Farama-Foundation / HighwayEnv

A minimalist environment for decision-making in autonomous driving
https://highway-env.farama.org/
MIT License
2.64k stars 754 forks source link

multi-agent setting for the Parking environment #593

Closed Rza-A closed 6 months ago

Rza-A commented 7 months ago

Hello, Thank you for bringing us such a simulator with diverse settings!

I'm trying to run a multi-agent setting for the Parking environment. However, when I run the code I get the following error.

 File "/home/red/miniconda3/envs/highway/lib/python3.8/site-packages/highway_env/envs/parking_env.py", line 117, in _info
    success = tuple(self._is_success(agent_obs['achieved_goal'], agent_obs['desired_goal']) for agent_obs in obs)
  File "/home/red/miniconda3/envs/highway/lib/python3.8/site-packages/highway_env/envs/parking_env.py", line 117, in <genexpr>
    success = tuple(self._is_success(agent_obs['achieved_goal'], agent_obs['desired_goal']) for agent_obs in obs)
IndexError: only integers, slices (`:`), ellipsis (`...`), numpy.newaxis (`None`) and integer or boolean arrays are valid indices

It seems the error is in the line. Because obs and agent_obs are Numpy arrays.

Here is my code.

import gymnasium as gym
import highway_env
import time

env = gym.make("parking-v0")

env.configure({
  "controlled_vehicles": 3,
  "vehicles_count": 1,
  'lanes_count': 1,
  "observation": {
    "type": "MultiAgentObservation",
    "observation_config": {
      "type": "Kinematics",
    }
  },
  "action": {
    "type": "MultiAgentAction",
    "action_config": {
      "type": "DiscreteMetaAction",
    }
  }
})
env.reset()
print(env.config)
done = False
env.render(mode = "human")

while not done:
  next_obs, reward, done, info = env.step(env.action_space.sample())
  print(reward, done, info)
  env.render(mode="human")
  time.sleep(1)

I'd appreciate any help on how to resolve this issue.

eleurent commented 6 months ago

Hi, This is because the ParkingEnv expects a KinematicsGoal observation rather than a Kinematics observation (this was required by StableBaselines3 to support HER, see first warning in the docs). This is how the env is configured by default, and if you want to replace it by a MultiAgent observation, you need to keep the wrapped "observation_config" of type KinematicsGoal.

Here is an example that should work:

import gymnasium as gym
import highway_env
import time

env = gym.make("parking-v0")

env.configure({
  "controlled_vehicles": 3,
  "vehicles_count": 1,
  'lanes_count': 1,
  "observation": {
    "type": "MultiAgentObservation",
    "observation_config": {
      "type": "KinematicsGoal",
      "features": ["x", "y", "vx", "vy", "cos_h", "sin_h"],
      "scales": [100, 100, 5, 5, 1, 1],
      "normalize": False,
    }
  },
  "action": {
    "type": "MultiAgentAction",
    "action_config": {
      "type": "DiscreteMetaAction",
    }
  }
})
env.reset()
print(env.config)
done = False
env.render()

while not done:
  next_obs, reward, done, truncated, info = env.step(env.action_space.sample())
  print(reward, done, info)
  env.render()
  time.sleep(1)
Rza-A commented 6 months ago

Thank you.

It seems there is a problem with the multi-agent setting.
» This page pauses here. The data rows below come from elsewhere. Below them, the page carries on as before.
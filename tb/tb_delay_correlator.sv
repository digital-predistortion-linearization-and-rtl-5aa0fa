// tb_delay_correlator: the reference is a random complex stream; the
// feedback is the same stream delayed by D samples, rotated by a fixed
// phase, attenuated to 12-bit ADC precision and with added noise, as a PA
// loop would return it. For D = 13, 0 and 31 the reported lag must equal D
// and the fine estimate 10*D. Two fractional delays, 13.4 and 7.7 samples,
// use a band-limited reference (five tones within +-0.12 cycles/sample,
// delayed analytically): the fine estimate must be within 0.1 sample.
// Also checks the search time: done must come exactly
// 1 + (BLOCK+MAXLAG-1) + MAXLAG*(BLOCK+1) + 2*STEPS clocks after start
// (ce held high).
module tb_delay_correlator;
  import dpd_pkg::*;

  localparam int BLOCK  = 256;
  localparam int MAXLAG = 32;
  localparam int LW     = $clog2(MAXLAG);
  localparam int STEPS  = 10;
  localparam int FLW    = $clog2(STEPS * MAXLAG);

  logic          clk = 0, rst_n = 0, ce = 0, start = 0;
  cplx_t         ref_x, fb_y;
  logic          busy, done;
  logic [LW-1:0] lag;
  logic [63:0]   peak;
  logic [FLW-1:0] lag_fine;
  int            checks = 0, failures = 0;

  delay_correlator #(.BLOCK(BLOCK), .MAXLAG(MAXLAG)) dut (.*);

  always #5 clk = ~clk;

  initial begin
    #20000000;
    failures++;
    $display("watchdog expired");
    $display("TB_RESULT checks=%0d failures=%0d", checks, failures);
    $finish;
  end

  int  dt [5] = '{130, 0, 310, 134, 77};   // delay in tenths of a sample
  real tf [5], tp [5];
  int hi [$], hq [$];

  initial begin
    ref_x = CPLX_ZERO;
    fb_y  = CPLX_ZERO;
    repeat (3) @(posedge clk);
    #1;
    rst_n = 1;
    ce    = 1;
    for (int t = 0; t < 5; t++) begin
      int cyc;
      bit tone;
      tone = (dt[t] % 10) != 0;
      for (int k = 0; k < 5; k++) begin
        int u;
        u     = $urandom_range(0, 2400);
        tf[k] = (u - 1200) / 10000.0;
        tp[k] = $urandom_range(0, 6283) / 1000.0;
      end
      hi.delete();
      hq.delete();
      for (int k = 0; k < 64; k++) begin hi.push_front(0); hq.push_front(0); end
      start = 1;
      cyc   = 0;
      while (!done) begin
        int ri, rq, di, dq;
        real c, s;
        if (tone) begin
          real vi, vq, wi, wq;
          vi = 0.0; vq = 0.0; wi = 0.0; wq = 0.0;
          for (int k = 0; k < 5; k++) begin
            vi += 3000.0 * $cos(6.2831853 * tf[k] * cyc + tp[k]);
            vq += 3000.0 * $sin(6.2831853 * tf[k] * cyc + tp[k]);
            wi += 3000.0 * $cos(6.2831853 * tf[k] * (cyc - dt[t] / 10.0) + tp[k]);
            wq += 3000.0 * $sin(6.2831853 * tf[k] * (cyc - dt[t] / 10.0) + tp[k]);
          end
          ri = $rtoi(vi);
          rq = $rtoi(vq);
          di = $rtoi(wi);
          dq = $rtoi(wq);
        end else begin
          ri = int'($signed(16'($urandom))) / 2;
          rq = int'($signed(16'($urandom))) / 2;
        end
        ref_x = '{i: s16_t'(ri), q: s16_t'(rq)};
        hi.push_front(ri);
        hq.push_front(rq);
        if (!tone) begin
          di = hi[dt[t] / 10];
          dq = hq[dt[t] / 10];
        end
        c = $cos(1.1 + t);
        s = $sin(1.1 + t);
        // rotate, scale by 0.6, keep 12 bits, add noise
        fb_y = '{i: s16_t'(($rtoi(0.6 * (di * c - dq * s)) & ~15) + $urandom_range(0, 400) - 200),
                 q: s16_t'(($rtoi(0.6 * (di * s + dq * c)) & ~15) + $urandom_range(0, 400) - 200)};
        void'(hi.pop_back());
        void'(hq.pop_back());
        @(posedge clk);
        #1;
        start = 0;
        cyc++;
        if (cyc > 200000) break;
      end
      $display("delay %0d/10: lag %0d, fine %0d/10", dt[t], lag, lag_fine);
      checks++;
      if (tone ? (int'(lag) != dt[t] / 10 && int'(lag) != dt[t] / 10 + 1) : int'(lag) != dt[t] / 10) begin
        failures++;
        $display("FAIL: delay %0d/10 estimated as %0d", dt[t], lag);
      end
      checks++;
      if (int'(lag_fine) > dt[t] + 1 || int'(lag_fine) < dt[t] - 1 || (!tone && int'(lag_fine) != dt[t])) begin
        failures++;
        $display("FAIL: delay %0d/10 fine estimate %0d/10", dt[t], lag_fine);
      end
      checks++;
      if (cyc != 1 + (BLOCK + MAXLAG - 1) + MAXLAG * (BLOCK + 1) + 2 * STEPS) begin
        failures++;
        $display("FAIL: search took %0d clocks", cyc);
      end
      @(posedge clk);
      #1;
      checks++;
      if (busy) failures++;
    end
    $display("TB_RESULT checks=%0d failures=%0d", checks, failures);
    $finish;
  end
endmodule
One or more of the vehicles are rendered/spawned outside the box, please check the attached image. Also, the controlled vehicles are trying to park in the same spot. Is this a correct behavior?

Screenshot from 2024-04-22 13-49-45

Best regards, Reza

eleurent commented 6 months ago

Hi, I added a small fix that improves the starting location of vehicles.
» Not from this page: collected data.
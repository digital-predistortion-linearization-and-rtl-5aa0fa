// delay_line: run-time programmable integer delay of a complex sample stream,
// 0..DEPTH samples.
//
// Used for the aligned input x_{n-d} of a peak cancellation stage and for the
// coarse (whole-sample) path matching of the baseband-derived RF predistorter.
// A shift register advanced on ce holds the last DEPTH inputs; the output
// multiplexer picks x(n-del). del = 0 is a combinational pass-through.
//
// Interface: del is quasi-static (change it only while the stream is idle or
// accept DEPTH samples of transient). Timing: 1 sample per clock.
module delay_line
  import dpd_pkg::*;
#(
  parameter int DEPTH = 128,
  localparam int DELW = $clog2(DEPTH + 1)
) (
  input  logic            clk,
  input  logic            rst_n,
  input  logic            ce,
  input  logic [DELW-1:0] del,
  input  cplx_t           x,
  output cplx_t           y
);

  cplx_t sr [DEPTH];   // sr[k] = x(n-1-k)

  always_ff @(posedge clk or negedge rst_n) begin
    if (!rst_n) begin
      for (int k = 0; k < DEPTH; k++) sr[k] <= CPLX_ZERO;
    end else if (ce) begin
      sr[0] <= x;
      for (int k = 1; k < DEPTH; k++) sr[k] <= sr[k-1];
    end
  end

  always_comb begin
    int d;
    d = int'(del);
    if (d == 0)          y = x;
    else if (d > DEPTH)  y = sr[DEPTH-1];
    else                 y = sr[d-1];
  end

endmodule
It's true that as of now, the multi-agent setting is a bit strange as it is a mix of adversarial (they all try to park in the same spot) and cooperative (when maximising the total reward = sum of agent rewards, i.e. they cooperate such that one vehicle is parked and other vehicles are as close as possible).

There should probably be one goal landmark per vehicle.